Collected data.
--- START ---

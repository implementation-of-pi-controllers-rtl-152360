// adc_demux: de-multiplexer of the shared A/D converter.
//
// The A/D output ad_data carries w*, w and i one after the other. Three
// 10-bit capture registers (dff16bit) latch it on the slot strobes
// tap[0] (w*), tap[1] (w) and tap[2] (i) from mux_control; each register is
// followed by conv_10_16bit, which makes a 16-bit two's complement sample.
// The outputs therefore change one clock after their strobe and hold until
// the same slot of the next frame. Structure as in the original design;
// the slot order is this design's choice. Reset clears the registers (the
// outputs then show the conversion of code 0).
module adc_demux
  import pi_drive_pkg::*;
#(
  parameter bit OFFSET_BINARY = 1'b1
) (
  input  logic             clk,
  input  logic             rst,
  input  logic [ADC_W-1:0] ad_data,
  input  logic [2:0]       tap,
  output sample_t          w_ref,
  output sample_t          w,
  output sample_t          i
);

  logic [ADC_W-1:0] raw [3];
  sample_t          conv [3];

  for (genvar k = 0; k < 3; k++) begin : g_ch
    dff16bit #(.W(ADC_W)) u_latch (
      .clk, .rst, .en(tap[k]), .d(ad_data), .q(raw[k])
    );
    conv_10_16bit #(.IN_W(ADC_W), .OUT_W(DATA_W), .OFFSET_BINARY(OFFSET_BINARY)) u_conv (
      .ad(raw[k]), .x(conv[k])
    );
  end

  assign w_ref = conv[SLOT_W_REF];
  assign w     = conv[SLOT_W];
  assign i     = conv[SLOT_I];

endmodule
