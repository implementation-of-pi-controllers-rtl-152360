// adc_demux_tb: feeds random A/D codes and random capture strobes (none or
// one of tap0..tap2 per cycle, plus a few cycles with all three) to the
// de-multiplexer. A model keeps the last code latched per channel; after
// every clock edge w*, w and i must equal that code minus 512 (offset
// binary), left-justified in 16 bits (times 64). Channels must hold between their strobes.
module adc_demux_tb;
  logic               clk = 0, rst = 1;
  logic [9:0]         ad_data = '0;
  logic [2:0]         tap = '0;
  logic signed [15:0] w_ref, w, i;
  int checks = 0, failures = 0;
  int held [3];

  adc_demux dut (.clk, .rst, .ad_data, .tap, .w_ref, .w, .i);

  always #5 clk = ~clk;

  initial begin
    repeat (10000) @(posedge clk);
    failures++;
    $display("watchdog expired");
    $display("TB_RESULT checks=%0d failures=%0d", checks, failures);
    $finish;
  end

  initial begin
    foreach (held[k]) held[k] = 0;
    @(posedge clk);
    #1;
    rst = 0;
    // after reset every register holds code 0, i.e. -512 * 64
    checks += 3;
    if (w_ref != -16'sd32768 || w != -16'sd32768 || i != -16'sd32768) begin
      failures++;
      $display("FAIL after reset: %0d %0d %0d", w_ref, w, i);
    end
    for (int n = 0; n < 3000; n++) begin
      automatic int pick = $urandom_range(0, 4);
      ad_data = 10'($urandom);
      tap = (pick < 3) ? 3'(1 << pick) : (pick == 3 ? 3'b000 : 3'b111);
      @(posedge clk);
      for (int k = 0; k < 3; k++) if (tap[k]) held[k] = int'(ad_data);
      #1;
      checks += 3;
      if (int'(w_ref) != (held[0] - 512) * 64 || int'(w) != (held[1] - 512) * 64 ||
          int'(i) != (held[2] - 512) * 64) begin
        failures++;
        $display("FAIL cycle %0d: %0d %0d %0d expected %0d %0d %0d", n, w_ref, w, i,
                 (held[0] - 512) * 64, (held[1] - 512) * 64, (held[2] - 512) * 64);
      end
    end
    $display("TB_RESULT checks=%0d failures=%0d", checks, failures);
    $finish;
  end
endmodule
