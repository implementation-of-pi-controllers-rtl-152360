// pi_direct_form1: PI speed controller as a direct form I filter.
//
// The same Tustin-discretised PI written as one transfer function
//   G(z) = (b0 z + b1) / (z - 1),  b0 = K_I*T/2 + Kp,  b1 = K_I*T/2 - Kp
// which gives the difference equation
//   i*[n] = b0 * e[n] + b1 * e[n-1] + i*[n-1].
// Datapath as in the original design: two mul16bit, two add16bit and two
// dff16bit (one holding e[n-1], one holding i*[n-1]). The registers load on
// the 40 kHz sample strobe en; i_ref is combinational from e and the two
// registers and is used in the cycle where en is high. Coefficients are
// signed 16-bit with FRAC fraction bits (this design's choice); every stage
// saturates and sat reports a clip for the present inputs. Reset
// (synchronous, high) clears both registers.
module pi_direct_form1 #(
  parameter int unsigned W    = 16,
  parameter int unsigned FRAC = 12
) (
  input  logic                clk,
  input  logic                rst,
  input  logic                en,
  input  logic signed [W-1:0] b0,
  input  logic signed [W-1:0] b1,
  input  logic signed [W-1:0] e,
  output logic signed [W-1:0] i_ref,
  output logic                sat
);

  logic signed [W-1:0] e_d;    // e[n-1]
  logic signed [W-1:0] y_d;    // i*[n-1]
  logic signed [W-1:0] m0;     // b0 * e[n]
  logic signed [W-1:0] m1;     // b1 * e[n-1]
  logic signed [W-1:0] part;   // b1 * e[n-1] + i*[n-1]
  logic [3:0]          s;

  dff16bit #(.W(W)) u_dff_e (.clk, .rst, .en, .d(e),     .q(e_d));
  dff16bit #(.W(W)) u_dff_y (.clk, .rst, .en, .d(i_ref), .q(y_d));

  mul16bit #(.W(W), .FRAC(FRAC)) u_mul_b0 (.a(b0), .b(e),   .y(m0), .sat(s[0]));
  mul16bit #(.W(W), .FRAC(FRAC)) u_mul_b1 (.a(b1), .b(e_d), .y(m1), .sat(s[1]));

  add16bit #(.W(W)) u_add_old (.a(m1), .b(y_d),  .y(part),  .sat(s[2]));
  add16bit #(.W(W)) u_add_out (.a(m0), .b(part), .y(i_ref), .sat(s[3]));

  assign sat = |s;

endmodule
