// pi_direct_form1_tb: tests the direct form I PI controller.
//  1. Step response: with a constant error E, i*[n] = M0 + n*(M0 + M1),
//     M0 = round(b0*E/4096), M1 = round(b1*E/4096).
//  2. Random errors and coefficients, strobe on about half of the cycles,
//     against a model of y[n] = b0 e[n] + b1 e[n-1] + y[n-1] with 16-bit
//     saturation at each stage; the state must hold without the strobe.
//  3. Agreement with the parallel form: for b0 = ki + kp and b1 = ki - kp
//     both forms describe the same controller; on a slowly varying error
//     the two outputs, from separate instances, must stay within a few LSB.
//  4. Saturation: a negative runaway clamps at -32768 and raises sat.
module pi_direct_form1_tb;
  logic               clk = 0, rst = 1, en = 0;
  logic signed [15:0] b0 = '0, b1 = '0, e = '0, i_ref;
  logic signed [15:0] kp = '0, ki = '0, i_ref_par;
  logic               sat, sat_par;
  int checks = 0, failures = 0;
  longint m_ed, m_yd;

  pi_direct_form1 dut (.clk, .rst, .en, .b0, .b1, .e, .i_ref, .sat);
  pi_parallel     ref_par (.clk, .rst, .en, .kp, .ki, .e, .i_ref(i_ref_par), .sat(sat_par));

  always #5 clk = ~clk;

  function automatic longint clip(input longint v);
    return (v > 32767) ? 32767 : (v < -32768) ? -32768 : v;
  endfunction
  // floor(n / d) for d > 0
  function automatic longint fdiv(input longint n, input longint d);
    longint q = n / d;
    if ((n % d != 0) && (n < 0)) q -= 1;
    return q;
  endfunction
  // gain * sample, rounded to nearest (halves up) at 12 fraction bits
  function automatic longint fmul(input longint g, input longint x);
    return clip(fdiv(g * x + 2048, 4096));
  endfunction

  task automatic do_reset();
    rst = 1; en = 0;
    @(posedge clk);
    #1 rst = 0;
    m_ed = 0; m_yd = 0;
  endtask

  task automatic step(input logic signed [15:0] te, input bit ten, output longint got);
    longint y;
    e = te; en = ten;
    #1;
    y   = clip(fmul(b0, te) + clip(fmul(b1, m_ed) + m_yd));
    got = longint'(i_ref);
    checks++;
    if (got != y) begin
      failures++;
      $display("FAIL e=%0d b0=%0d b1=%0d: i_ref=%0d expected %0d", te, b0, b1, i_ref, y);
    end
    @(posedge clk);
    if (ten) begin m_ed = te; m_yd = y; end
    #1;
  endtask

  initial begin
    repeat (20000) @(posedge clk);
    failures++;
    $display("watchdog expired");
    $display("TB_RESULT checks=%0d failures=%0d", checks, failures);
    $finish;
  end

  initial begin
    longint got, M0, M1;
    int     worst;
    // 1. step response
    b0 = 16'sd5037; b1 = -16'sd4963;
    do_reset();
    M0 = fdiv(5037 * 300 + 2048, 4096);
    M1 = fdiv(-4963 * 300 + 2048, 4096);
    for (int n = 0; n < 40; n++) begin
      step(16'sd300, 1'b1, got);
      checks++;
      if (got != M0 + n * (M0 + M1)) begin
        failures++;
        $display("FAIL step n=%0d: %0d expected %0d", n, got, M0 + n * (M0 + M1));
      end
    end
    // 2. random
    for (int r = 0; r < 20; r++) begin
      b0 = 16'(int'($urandom_range(0, 16000)) - 8000);
      b1 = 16'(int'($urandom_range(0, 16000)) - 8000);
      do_reset();
      for (int n = 0; n < 100; n++)
        step(16'(int'($urandom_range(0, 2046)) - 1023), 1'($urandom_range(0, 1)), got);
    end
    // 3. agreement with the parallel form on a slow ramp-and-hold error
    kp = 16'sd4096; ki = 16'sd64;
    b0 = ki + kp;   b1 = ki - kp;
    do_reset();
    worst = 0;
    for (int n = 0; n < 200; n++) begin
      automatic logic signed [15:0] te = (n < 100) ? 16'(n * 2) : 16'sd200;
      step(te, 1'b1, got);
      if (int'(i_ref - i_ref_par) > worst)  worst = int'(i_ref - i_ref_par);
      if (int'(i_ref_par - i_ref) > worst)  worst = int'(i_ref_par - i_ref);
    end
    $display("parallel and direct form I differ by at most %0d LSB (final %0d vs %0d)", worst, i_ref, i_ref_par);
    checks++;
    if (worst > 4) begin failures++; $display("FAIL forms differ by %0d LSB", worst); end
    // 4. saturation
    b0 = 16'sd4096; b1 = 16'sd4096;
    do_reset();
    for (int n = 0; n < 40; n++) step(-16'sd1000, 1'b1, got);
    checks += 2;
    if (i_ref != -16'sd32768) begin failures++; $display("FAIL clamp: %0d", i_ref); end
    if (!sat)                begin failures++; $display("FAIL clamp: sat not set"); end
    $display("TB_RESULT checks=%0d failures=%0d", checks, failures);
    $finish;
  end
endmodule
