// pi_parallel: PI speed controller in parallel structure.
//
// Implements the bilinear (Tustin) discretisation of Kp + Ki/s kept as two
// parallel branches:
//   x[n]  = ki * e[n]                     (ki = K_I*T/2)
//   I[n]  = I[n-1] + x[n-1] + x[n]        (trapezoidal integrator)
//   i*[n] = kp * e[n] + I[n]
// Datapath as in the original design: two mul16bit, three add16bit and two
// dff16bit (one holding x[n-1], one holding I[n-1]). The registers load on
// the 40 kHz sample strobe en; i_ref is combinational from e and the two
// registers, so it is valid in the cycle where en is high and is used there
// by the current controller. All words are signed 16-bit; gains have FRAC
// fraction bits (this design's choice). Every stage saturates; sat reports
// that one of them clipped for the present inputs. Reset (synchronous, high)
// clears both registers.
module pi_parallel #(
  parameter int unsigned W    = 16,
  parameter int unsigned FRAC = 12
) (
  input  logic                clk,
  input  logic                rst,
  input  logic                en,
  input  logic signed [W-1:0] kp,
  input  logic signed [W-1:0] ki,
  input  logic signed [W-1:0] e,
  output logic signed [W-1:0] i_ref,
  output logic                sat
);

  logic signed [W-1:0] p_term;   // kp * e[n]
  logic signed [W-1:0] x;        // ki * e[n]
  logic signed [W-1:0] x_d;      // x[n-1]
  logic signed [W-1:0] integ_d;  // I[n-1]
  logic signed [W-1:0] part;     // I[n-1] + x[n-1]
  logic signed [W-1:0] integ;    // I[n]
  logic [4:0]          s;

  mul16bit #(.W(W), .FRAC(FRAC)) u_mul_p (.a(kp), .b(e), .y(p_term), .sat(s[0]));
  mul16bit #(.W(W), .FRAC(FRAC)) u_mul_i (.a(ki), .b(e), .y(x),      .sat(s[1]));

  dff16bit #(.W(W)) u_dff_x (.clk, .rst, .en, .d(x),     .q(x_d));
  dff16bit #(.W(W)) u_dff_i (.clk, .rst, .en, .d(integ), .q(integ_d));

  add16bit #(.W(W)) u_add_old (.a(x_d),    .b(integ_d), .y(part),  .sat(s[2]));
  add16bit #(.W(W)) u_add_new (.a(x),      .b(part),    .y(integ), .sat(s[3]));
  add16bit #(.W(W)) u_add_out (.a(p_term), .b(integ),   .y(i_ref), .sat(s[4]));

  assign sat = |s;

endmodule
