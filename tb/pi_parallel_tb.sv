// pi_parallel_tb: tests the parallel-structure PI controller.
//  1. Step response: with a constant error E the output must follow the
//     closed form i*[n] = P + (2n+1)*X, P = round(kp*E/4096),
//     X = round(ki*E/4096) (trapezoidal integration of a step).
//  2. Random errors and gains, strobe on about half of the cycles, against
//     a stage-by-stage model with 16-bit saturation in 64-bit integers;
//     without the strobe the state must not move.
//  3. Windup: a large error drives the integrator into the positive limit,
//     i_ref clamps at 32767 and sat is raised.
module pi_parallel_tb;
  logic               clk = 0, rst = 1, en = 0;
  logic signed [15:0] kp = '0, ki = '0, e = '0, i_ref;
  logic               sat;
  int checks = 0, failures = 0;
  longint m_xd, m_int;  // model state: x[n-1], I[n-1]

  pi_parallel dut (.clk, .rst, .en, .kp, .ki, .e, .i_ref, .sat);

  always #5 clk = ~clk;

  function automatic longint clip(input longint v);
    return (v > 32767) ? 32767 : (v < -32768) ? -32768 : v;
  endfunction
  // floor(n / d) for d > 0
  function automatic longint fdiv(input longint n, input longint d);
    longint q = n / d;
    if ((n % d != 0) && (n < 0)) q -= 1;
    return q;
  endfunction
  // gain * sample, rounded to nearest (halves up) at 12 fraction bits
  function automatic longint fmul(input longint g, input longint x);
    return clip(fdiv(g * x + 2048, 4096));
  endfunction

  task automatic do_reset();
    rst = 1; en = 0;
    @(posedge clk);
    #1 rst = 0;
    m_xd = 0; m_int = 0;
  endtask

  // One cycle: apply inputs, compare the combinational output, clock.
  task automatic step(input logic signed [15:0] te, input bit ten, output longint got);
    longint x, integ, y;
    e = te; en = ten;
    #1;
    x     = fmul(ki, te);
    integ = clip(x + clip(m_xd + m_int));
    y     = clip(fmul(kp, te) + integ);
    got   = longint'(i_ref);
    checks++;
    if (got != y) begin
      failures++;
      $display("FAIL e=%0d kp=%0d ki=%0d: i_ref=%0d expected %0d", te, kp, ki, i_ref, y);
    end
    @(posedge clk);
    if (ten) begin m_xd = x; m_int = integ; end
    #1;
  endtask

  initial begin
    repeat (20000) @(posedge clk);
    failures++;
    $display("watchdog expired");
    $display("TB_RESULT checks=%0d failures=%0d", checks, failures);
    $finish;
  end

  initial begin
    longint got, P, X;
    // 1. step response against the closed form
    kp = 16'sd5000; ki = 16'sd37;
    do_reset();
    P = fdiv(5000 * 300 + 2048, 4096);
    X = fdiv(37 * 300 + 2048, 4096);
    for (int n = 0; n < 40; n++) begin
      step(16'sd300, 1'b1, got);
      checks++;
      if (got != P + (2 * n + 1) * X) begin
        failures++;
        $display("FAIL step n=%0d: %0d expected %0d", n, got, P + (2 * n + 1) * X);
      end
    end
    // 2. random
    for (int r = 0; r < 20; r++) begin
      kp = 16'(int'($urandom_range(0, 16000)) - 8000);
      ki = 16'(int'($urandom_range(0, 400)) - 200);
      do_reset();
      for (int n = 0; n < 100; n++)
        step(16'(int'($urandom_range(0, 2046)) - 1023), 1'($urandom_range(0, 1)), got);
    end
    // 3. windup into the positive limit
    kp = 16'sd4096; ki = 16'sd4096;
    do_reset();
    for (int n = 0; n < 40; n++) step(16'sd1000, 1'b1, got);
    checks += 2;
    if (i_ref != 16'sd32767) begin failures++; $display("FAIL windup: %0d", i_ref); end
    if (!sat)               begin failures++; $display("FAIL windup: sat not set"); end
    $display("TB_RESULT checks=%0d failures=%0d", checks, failures);
    $finish;
  end
endmodule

--- END ---

TASK GOAL. Retype exactly the lines from the start of the entries through the one with "each register is"; include both ends.

ANSWER TO THE PROBLEM.
repository implementation-of-pi-controllers-rtl-152360
// adc_demux: de-multiplexer of the shared A/D converter.
//
// The A/D output ad_data carries w*, w and i one after the other. Three
// 10-bit capture registers (dff16bit) latch it on the slot strobes
// tap[0] (w*), tap[1] (w) and tap[2] (i) from mux_control; each register is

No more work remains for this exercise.